1. This is meant to be like a coding portion of your midterm exam. So, the instructional team will be much less helpful than we typically are with homework. For example, we will not check answers, help debug your code, and so on.
1. If something is left open-ended, it is because we want to see how you approach the kinds of problems you will encounter in the wild, where it will not always be clear what sort of tests/methods should be applied.
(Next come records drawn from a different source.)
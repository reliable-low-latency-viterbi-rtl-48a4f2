// bmu: branch metric unit.
//
// For every received symbol the unit produces four branch metrics, the
// distances of the symbol from the four possible code symbols 00, 01, 10 and
// 11 (index i of `bm` belongs to code symbol i = {c1, c0}). Each received
// code bit is a Q-bit level, 0 standing for a certain 0 and 2^Q-1 for a
// certain 1; the distance is the sum of the absolute differences of the two
// levels from the ideal ones. With the default Q = 1 the inputs are hard
// bits and the metrics are Hamming distances (0, 1 or 2). The metrics are
// BM_W = 5 bits wide, as the source specifies; Q and the registered output
// are this design's own choices. Soft levels (Q > 1) give metrics up to
// 2*(2^Q-1), which the 5-bit rolling state metrics of the path metric unit
// cannot absorb: a soft-decision decoder needs wider state metrics and a
// larger start bias, so the decoder core is used with Q = 1.
//
// Timing: `in_valid`/`rx1`/`rx0` give `bm_valid`/`bm` one clock later.
module bmu
  import viterbi_pkg::*;
#(
  parameter int unsigned Q = 1
) (
  input  logic                 clk,
  input  logic                 rst_n,
  input  logic                 in_valid,
  input  logic [Q-1:0]         rx1,       // received level of code bit c1
  input  logic [Q-1:0]         rx0,       // received level of code bit c0
  output logic                 bm_valid,
  output logic [3:0][BM_W-1:0] bm
);

  localparam logic [Q-1:0] ONE = '1;

  // |rx - ideal|, where ideal is 0 or the top level
  function automatic logic [Q-1:0] bit_dist(input logic [Q-1:0] rx, input logic ideal);
    return ideal ? ONE - rx : rx;
  endfunction

  logic [3:0][BM_W-1:0] bm_d;

  always_comb begin
    for (int i = 0; i < 4; i++) begin
      bm_d[i] = BM_W'(bit_dist(rx1, i[1])) + BM_W'(bit_dist(rx0, i[0]));
    end
  end

  always_ff @(posedge clk or negedge rst_n) begin
    if (!rst_n) begin
      bm_valid <= 1'b0;
      bm       <= '0;
    end else begin
      bm_valid <= in_valid;
      if (in_valid) bm <= bm_d;
    end
  end

endmodule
Feel free to ask clarifying questions though.
2. You may **NOT** post to message boards or other online resources asking for help.
3. You may **NOT** copy-paste solutions *from anywhere*.
4. You may **NOT** collaborate with classmates or anyone else.
5. In short, **your work must be your own**. It really is that simple.

Violation of the above rules will result in an immediate academic sanction (*at the very least*, you will receive a 0 on this practicum or an F in the course, depending on severity), and a trip to the Honor Code Council.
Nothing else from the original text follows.